Hyderabad physicist solves mathematical problem unsolved for 161 years

Hyderabad: A city-based mathematical physicist, Kumar Eswaran claims that he has found the solution for the Riemann Hypothesis (RH), the famous mathematical problem that has remained unsolved for about 161 years.

First posited by Bernhard Riemann in 1859, the Riemann hypothesis is one of the top ten unsolved mathematical problems by American mathematician Stephen Smale. In 2000, RH became one of the seven millennium mathematical problems from the Clay Mathematics Institute of Cambridge and is worth up to $1 million to the person who solves it.

Eswaran is a known mathematical physicist at Sreenidhi Institute of Science and Technology, Hyderabad and had placed his research titled ‘The final and exhaustive proof of the Riemann Hypothesis from first principles on the internet almost five years ago. However, editors of international journals were reluctant to put the paper through a detailed peer review.

Eswaran told Deccan Chronicle, “It was, in fact, back in 2016, that I first gave proof for the formula improved by the great mathematician Georg Friedrich Bernhard Riemann in the 1800s. I had put it on the web for open review and download after working on it for about six weeks. During 2018-19, I gave several lectures on the proof.”

After the research was downloaded thousands of times, an expert committee consisting of eight mathematicians and theoretical physicists was constituted in 2020 to look into Eswaran’s proof.

“While one can easily count the number of prime numbers from say 1-20, it becomes a tedious task to calculate the number of prime numbers till one million or 10 billion. The hypothesis was important to prove as it would enable mathematicians to exactly count the prime numbers,” Eswaran was quoted as saying to Times Of India.

According to Research Matters, the Riemann Hypothesis can be viewed only from a technical point of view, which will predict about the solutions of an equation involving ‘L-functions’, which, at best, can be described as esoteric and abstruse.

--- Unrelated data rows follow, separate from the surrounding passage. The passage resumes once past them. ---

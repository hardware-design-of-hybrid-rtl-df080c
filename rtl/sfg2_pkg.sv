// sfg2_pkg -- types shared by the SFG-II systolic Montgomery multiplier.
//
// stream_t is the bundle that travels down the array beside the partial
// product: one bit each of the multiplicand B, the modulus N and the
// precomputed sum NB = N + B, plus the two framing controls. All of it moves
// LSB first, one bit position per clock, and is delayed two clocks per cell.
//
//   sel_a    (select1) : 1 while the incoming partial-product bit is part of
//                        the current operation; 0 gates it to zero (MUX A).
//   sel_cdef (select2) : 0 marks bit position 0 of an operation (first stage:
//                        q is formed, a is captured, carry-in is 0);
//                        1 on every later position.
//
// addend_e names the four rows of the a_i/q_i table: which operand word the
// cell adds to the partial product in this iteration.
package sfg2_pkg;

  typedef struct packed {
    logic b;
    logic n;
    logic nb;
    logic sel_a;
    logic sel_cdef;
  } stream_t;

  // Encoding is {a_i, q_i}.
  typedef enum logic [1:0] {
    ADD_ZERO = 2'b00,  // a_i = 0, q_i = 0 : P
    ADD_N    = 2'b01,  // a_i = 0, q_i = 1 : P + N
    ADD_B    = 2'b10,  // a_i = 1, q_i = 0 : P + B
    ADD_NB   = 2'b11   // a_i = 1, q_i = 1 : P + NB
  } addend_e;

endpackage
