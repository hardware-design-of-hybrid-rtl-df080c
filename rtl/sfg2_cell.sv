// sfg2_cell -- one processing element of the systolized SFG-II Montgomery
// multiplier.
//
// Cell i carries out iteration i of the radix-2 Montgomery recurrence
//     q_i = (p_0 + a_i*b_0) mod 2
//     P  <- (P + a_i*B + q_i*N) / 2
// one bit position per clock, least significant bit first. The bits of B, N
// and NB = N + B arrive on s_in; the bits of the current partial product P
// arrive on p_in. Per bit position j the cell picks x_j from {0, b_j, n_j,
// nb_j} by (a_i, q_i) (MUX B) and adds it to p_j with a full adder whose carry
// is kept in a flip-flop between positions. The sum bit leaves on p_out.
//
// Position 0 (sel_cdef = 0) is the "first stage": q_i is formed from the LSB
// of P and b_0 (AND + XOR), a_i is captured, and the carry-in is forced to 0
// (MUX C, D, E select their first-stage inputs). On later positions the
// captured a_i, q_i and the running carry are used. Because q_i makes the
// sum even, the sum bit of position 0 is always 0 (checked by an assertion);
// the division by two is done by the wiring: the next cell takes this cell's
// sum bit j+1 as its bit j, which is exactly what a one-clock delay on the
// partial product against a two-clock delay on the operand stream gives.
// sel_a = 0 (MUX A) zeroes the partial-product input on the extra top
// position l+1 of an operation, where only the final carry is emitted.
//
// Registers: FIRST = 0 cells register their inputs as in the published cell
// (two flip-flops on each of b, n, nb and on both selects, one on the partial
// product), plus the a, q and carry flip-flops. The first cell of the array
// (FIRST = 1) takes its inputs directly, like the published cell_0.
// s_out is the registered stream handed to the next cell; p_out is
// combinational from this cell's flip-flops.
//
// Follows the document: the cell structure (MUX A..E, full adder, the 2/1
// delays, a/q/carry flip-flops), the a_i/q_i table and the asynchronous
// reset of every flip-flop. Own choice: q_i is computed from the LSB of the
// partial product that arrives on the P_i path at position 0. The published
// cell instead takes it from a separate, twice-delayed P0 path fed with the
// position-0 sum bit through a demultiplexer; that bit is the always-zero
// LSB of the even sum, and a q_i built from it does not give the Montgomery
// product, so the P0 path and the demultiplexer are left out.
module sfg2_cell
  import sfg2_pkg::*;
#(
  parameter bit FIRST = 1'b0
) (
  input  logic    clk,
  input  logic    rst,
  input  logic    a_i,
  input  stream_t s_in,
  input  logic    p_in,
  output stream_t s_out,
  output logic    p_out
);

  stream_t s;        // operand stream as seen by this cell's adder
  logic    p;        // partial-product bit as seen by this cell's adder

  if (FIRST) begin : g_direct
    assign s = s_in;
    assign p = p_in;
  end else begin : g_delay
    stream_t s_d1, s_d2;   // FF0..FF5 and the select delays
    logic    p_d1;         // FF8
    always_ff @(posedge clk or posedge rst) begin
      if (rst) begin
        s_d1 <= '0;
        s_d2 <= '0;
        p_d1 <= 1'b0;
      end else begin
        s_d1 <= s_in;
        s_d2 <= s_d1;
        p_d1 <= p_in;
      end
    end
    assign s = s_d2;
    assign p = p_d1;
  end

  logic    a_q, q_q, c_q;       // FF9 (a), FF10 (q), FF11 (carry)
  logic    u;                   // MUX A
  logic    a_sel, q_sel;        // MUX E, MUX D
  logic    cin;                 // MUX C
  addend_e addend;
  logic    x;                   // MUX B
  logic    sum, cout;

  always_comb begin
    u      = s.sel_a ? p : 1'b0;
    a_sel  = s.sel_cdef ? a_q : a_i;
    q_sel  = s.sel_cdef ? q_q : (u ^ (a_i & s.b));
    cin    = s.sel_cdef ? c_q : 1'b0;
    addend = addend_e'({a_sel, q_sel});
    unique case (addend)
      ADD_ZERO: x = 1'b0;
      ADD_N:    x = s.n;
      ADD_B:    x = s.b;
      ADD_NB:   x = s.nb;
    endcase
    {cout, sum} = {1'b0, u} + {1'b0, x} + {1'b0, cin};
  end

  always_ff @(posedge clk or posedge rst) begin
    if (rst) begin
      a_q <= 1'b0;
      q_q <= 1'b0;
      c_q <= 1'b0;
    end else begin
      a_q <= a_sel;
      q_q <= q_sel;
      c_q <= cout;
    end
  end

  assign s_out = s;
  assign p_out = sum;

  // The choice of q_i makes bit 0 of P + a_i*B + q_i*N zero. (Only the
  // first-stage rule matters here: b_0, n_0 and nb_0 are consistent, with n_0 = 1.)
  property p_even_sum;
    @(posedge clk) disable iff (rst)
      (!s.sel_cdef && s.sel_a && s.n) |-> (sum == 1'b0);
  endproperty
  a_even_sum: assert property (p_even_sum)
    else $error("sfg2_cell: position-0 sum bit is not zero");

endmodule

The expert committee had invited more than 1,200 mathematicians to participate in an open review and seven international scholars responded in time, which also included Professor M Seetharaman.

Seetharaman, who was formerly with the department of theoretical physics at the University of Madras reviewed the RH proof by Eswaran. He said: “The author’s analysis is exhaustive, unambiguous and every step in the analysis is explained in great detail and established. The conclusions of the author and his result must therefore be considered proven.”